The brain is an incredible piece of engineering on God's part, but when the human condition wanders into sadness, depression and despair it sure can be one of the biggest obstacles to recovery as well! So far it seems that no matter how much information and logic part of the brain has, there is still that other part the can be even more powerful, working to obliterate the work being done to sort through all of the crap it's taken a lifetime to build up. Medications definitely help stabilize things a bit, but they don't make traumatic life experiences go away. I only wish there was such a magic pill, other than cyanide of course, that would wipe everything away and start fresh with a whole new mindset. I suppose it's too much to hope that a mere few months of medication and treatment could undo all that has happened to bring me to where I am today, but it's a nice thought.

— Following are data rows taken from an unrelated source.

// mm_mult_array: operand buffers and the four 16x16 Adjusted Vedic multipliers
// of the multimode MAC.
//
// The 32-bit operands are split as A = AH:AL and B = BH:BL. Multiplier k receives
// its operand halves only while vm_en[k] is 1; otherwise its inputs are forced to
// zero, so it computes 0 and does not toggle. The design gates the operands with
// tri-state buffers; on-chip tri-states are not synthesizable logic, so this
// version uses AND gates, which give the same defined zero product.
//   pp[0] = AL*BL   pp[1] = AH*BL   pp[2] = AL*BH   pp[3] = AH*BH
// Combinational.
module mm_mult_array
  import vedic_pkg::*;
(
  input  logic [MM_OPW-1:0] a,
  input  logic [MM_OPW-1:0] b,
  input  logic [3:0]        vm_en,
  output mm_pp_t            pp
);

  localparam int unsigned H = MM_HALF;

  logic [3:0][H-1:0] op_a, op_b;

  always_comb begin
    op_a[0] = vm_en[0] ? a[H-1:0]      : '0;
    op_b[0] = vm_en[0] ? b[H-1:0]      : '0;
    op_a[1] = vm_en[1] ? a[MM_OPW-1:H] : '0;
    op_b[1] = vm_en[1] ? b[H-1:0]      : '0;
    op_a[2] = vm_en[2] ? a[H-1:0]      : '0;
    op_b[2] = vm_en[2] ? b[MM_OPW-1:H] : '0;
    op_a[3] = vm_en[3] ? a[MM_OPW-1:H] : '0;
    op_b[3] = vm_en[3] ? b[MM_OPW-1:H] : '0;
  end

  for (genvar k = 0; k < 4; k++) begin : g_vm
    adjusted_vm #(.N(H)) u_vm (.a(op_a[k]), .b(op_b[k]), .p(pp[k]));
  end

endmodule
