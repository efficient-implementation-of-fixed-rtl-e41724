// tb_mm_mult_array: self-checking test of the operand gating and the four 16x16
// multipliers: each enabled multiplier must give its half-operand product and
// each disabled one zero, for random operands and random enable patterns.
module tb_mm_mult_array;
  import vedic_pkg::*;
  logic [31:0] a, b;
  logic [3:0] vm_en;
  mm_pp_t pp;
  int checks = 0, failures = 0;

  mm_mult_array dut (.a(a), .b(b), .vm_en(vm_en), .pp(pp));

  initial begin
    #1000000;
    failures++;
    $display("TB_RESULT checks=%0d failures=%0d", checks, failures);
    $finish;
  end

  initial begin
    for (int n = 0; n < 4000; n++) begin
      logic [31:0] exp [4];
      a = $urandom; b = $urandom; vm_en = 4'(n);
      if (n < 16) begin a = '1; b = '1; end
      #1;
      exp[0] = 32'(a[15:0])  * 32'(b[15:0]);
      exp[1] = 32'(a[31:16]) * 32'(b[15:0]);
      exp[2] = 32'(a[15:0])  * 32'(b[31:16]);
      exp[3] = 32'(a[31:16]) * 32'(b[31:16]);
      for (int k = 0; k < 4; k++) begin
        checks++;
        if (pp[k] !== (vm_en[k] ? exp[k] : 32'd0)) begin
          failures++;
          $display("FAIL k=%0d en=%b a=%h b=%h pp=%h", k, vm_en, a, b, pp[k]);
        end
      end
    end
    $display("TB_RESULT checks=%0d failures=%0d", checks, failures);
    $finish;
  end
endmodule
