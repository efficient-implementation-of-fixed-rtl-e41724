// mm_mac: multimode fixed-point MAC, unpipelined.
//
// One datapath serves three precisions, chosen by sel = {S1, S0}:
//   00       sum <= sum + A*B                  (32x32 product, 64-bit sum)
//   01 / 10  sum <= sum + AL*BL + AH*BH        (two 16x16 products)
//   11       sum <= (sum + AL*BL) mod 2^32     (16x16 product, 32-bit sum)
// with A = AH:AL and B = BH:BL unsigned. The control-logic circuit (mode_ctrl)
// enables only the multipliers that the mode needs; mm_mult_array holds the four
// 16x16 Adjusted Vedic multipliers; mm_product reduces their partial products
// and selects the product word; mm_accum adds it with a 64-bit HBK-CSLA.
//
// Timing: one operation per clock, no pipeline. On a rising edge with start = 1
// sum takes the new value; with start = 0 it holds. sel may change on any cycle;
// the accumulator is not cleared on a mode change. rst_n (asynchronous, active
// low) clears the sum.
module mm_mac
  import vedic_pkg::*;
(
  input  logic               clk,
  input  logic               rst_n,
  input  logic               start,
  input  logic [1:0]         sel,
  input  logic [MM_OPW-1:0]  a,
  input  logic [MM_OPW-1:0]  b,
  output logic [MM_ACCW-1:0] sum
);

  mm_ctrl_t           ctrl;
  mm_pp_t             pp;
  logic [MM_ACCW-1:0] prod;

  mode_ctrl     u_ctrl (.start(start), .sel(sel), .ctrl(ctrl));
  mm_mult_array u_mult (.a(a), .b(b), .vm_en(ctrl.vm_en), .pp(pp));
  mm_product    u_prod (.pp(pp), .mode(ctrl.mode), .prod(prod));
  mm_accum      u_acc  (.clk(clk), .rst_n(rst_n), .en(start), .mode(ctrl.mode),
                        .prod(prod), .acc(sum));

endmodule
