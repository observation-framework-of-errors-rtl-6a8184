// depth_capture: one capture run of the observation IP at a given buffer
// depth, used by tb_depth_sweep.
//
// A behavioural core runs a loop of sequential code with a loop-back jump,
// the jump filter is off so every retired instruction is one event, and the
// history of retired PCs is kept here. After enough instructions to wrap the
// ring several times, the flow jumps to a trap handler guarded by a
// watchpoint; the IP must stop, halt the core, and hold exactly the last
// DEPTH retired instructions, oldest first, ending with the handler entry.
// Results leave through done/checks/failures.
module depth_capture
  import obs_pkg::*;
#(
  parameter int unsigned DEPTH = 64
) (
  input  logic clk,
  input  logic rst_n,
  output logic done,
  output int   checks,
  output int   failures
);

  localparam logic [31:0] HANDLER = 32'h300;

  probe_t probes [2];
  logic [1:0] halt;
  logic psel, penable, pwrite;
  logic [15:0] paddr;
  logic [31:0] pwdata, prdata;
  logic pready, pslverr, stop_rec, irq_err;
  logic [31:0] hist[$];
  logic [31:0] pc;
  logic        go, fault;

  obs_ip_top #(.DEPTH(DEPTH)) dut (.*);

  task automatic check(input logic cond, input string msg);
    checks++;
    if (!cond) begin
      failures++;
      if (failures < 10) $display("FAIL (DEPTH=%0d): %s", DEPTH, msg);
    end
  endtask

  task automatic apb(input logic wr, input logic [15:0] a, input logic [31:0] d, output logic [31:0] r);
    @(negedge clk) begin psel = 1; penable = 0; pwrite = wr; paddr = a; pwdata = d; end
    @(negedge clk) penable = 1;
    #1 r = prdata;
    @(posedge clk);
    #1 begin psel = 0; penable = 0; end
  endtask

  // core 0: loop 0x100..0x1FC, then the handler; core 1 idle
  always @(negedge clk) begin
    probes[0] = '0;
    probes[1] = '0;
    if (rst_n && go && !halt[0]) begin
      probes[0].pc_valid = 1'b1;
      probes[0].pc    = pc;
      probes[0].instr = 32'h13;
      probes[0].sp    = 32'h2000;
      probes[0].alu1  = pc;
      if (!stop_rec) hist.push_back(pc);
      if (hist.size() > DEPTH) void'(hist.pop_front());
      pc = fault ? HANDLER : (pc == 32'h1FC) ? 32'h100 : pc + 4;
      if (fault) fault = 1'b0;
    end
  end

  initial begin
    logic [31:0] r;
    int n;
    checks = 0; failures = 0; done = 0;
    psel = 0; penable = 0; pwrite = 0; paddr = '0; pwdata = '0;
    pc = 32'h100; go = 0; fault = 0;
    @(posedge rst_n);
    apb(1, A_WP_ADDR, HANDLER, r);
    apb(1, A_ASSERT_EN, 32'(1) << F_WP, r);
    apb(1, A_STOP_MASK, 32'(1) << F_WP, r);
    apb(1, A_HALT_MASK, 32'(1) << F_WP, r);
    apb(1, A_CTRL, 32'h21, r);            // record, detector on, core 0, SP/ALU1
    @(negedge clk) go = 1;
    repeat (3 * DEPTH + 37) @(negedge clk);
    fault = 1;
    n = 0;
    while (!halt[0] && n < 1000) begin @(negedge clk); n++; end
    check(halt[0] && stop_rec, "watchpoint stopped recording and halted the core");
    apb(0, A_BUF_INFO, 0, r);
    check(int'(r[15:0]) == DEPTH, $sformatf("buffer full: %0d events", r[15:0]));
    for (int i = 0; i < DEPTH && i < hist.size(); i++) begin
      apb(0, A_BUF + 16'(16 * i + 4), 0, r);
      check(r == hist[i], $sformatf("event %0d pc %h exp %h", i, r, hist[i]));
    end
    check(hist.size() == DEPTH && hist[DEPTH-1] == HANDLER, "newest entry is the handler entry");
    done = 1;
  end

endmodule
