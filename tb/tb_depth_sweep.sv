// tb_depth_sweep: the capture flow at several buffer depths taken from the
// depth sweep of the evaluation (16, 64 = the 1 KB configuration, 992, a
// depth that is not a power of two). Each depth must hold exactly its last
// DEPTH retired instructions when the watchpoint stops recording.
module tb_depth_sweep;
  logic clk = 0, rst_n = 0;
  logic [2:0] done;
  int c [3], f [3];

  always #5 clk = ~clk;

  depth_capture #(.DEPTH(16))  u_d16  (.clk, .rst_n, .done(done[0]), .checks(c[0]), .failures(f[0]));
  depth_capture #(.DEPTH(64))  u_d64  (.clk, .rst_n, .done(done[1]), .checks(c[1]), .failures(f[1]));
  depth_capture #(.DEPTH(992)) u_d992 (.clk, .rst_n, .done(done[2]), .checks(c[2]), .failures(f[2]));

  initial begin
    repeat (100000) @(posedge clk);
    $display("watchdog expired");
    $display("TB_RESULT checks=%0d failures=%0d", c[0] + c[1] + c[2], f[0] + f[1] + f[2] + 1);
    $finish;
  end

  initial begin
    repeat (3) @(negedge clk);
    rst_n = 1;
    wait (&done);
    $display("TB_RESULT checks=%0d failures=%0d", c[0] + c[1] + c[2], f[0] + f[1] + f[2]);
    $finish;
  end
endmodule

So yes, I have good days and bad days, sometimes even down to good hours and bad hours. It is so frustrating to be seemingly fine one minute and in tears the next, just because a thought popped into my head or a song brought back some memory I wasn't ready for. Of late my biggest obstacle to overcome has been to droning thought that maybe I will never get any better, maybe this is as good as it gets. I know that's not true, well at least part of my brain does. The other and sometimes much greater portion of my mind has yet to be convinced. One of the brightest spots recently has been my adoption of Ping, an eight year old oriental shorthair that thinks he's a dog. Even though I love him to death and know he will be a great and therapeutic companion for me, the adjustment period consisting of him hiding out is making me sad and frustrated as well. Perhaps that's why I immediately identified with and attached myself to him, we've both suffered traumatic experiences and are having difficulties adjusting. In time, when he finally comes out of his shell and warms up to me, I know we will be the best of buddies, caring for and loving each other unconditionally. For now, my adoptive parenthood is much like my battle with emotions and feelings, somewhat turbulent at best. Ah well, this too shall pass. I only hope it's not like the passing of a kidney stone, bloody and painful!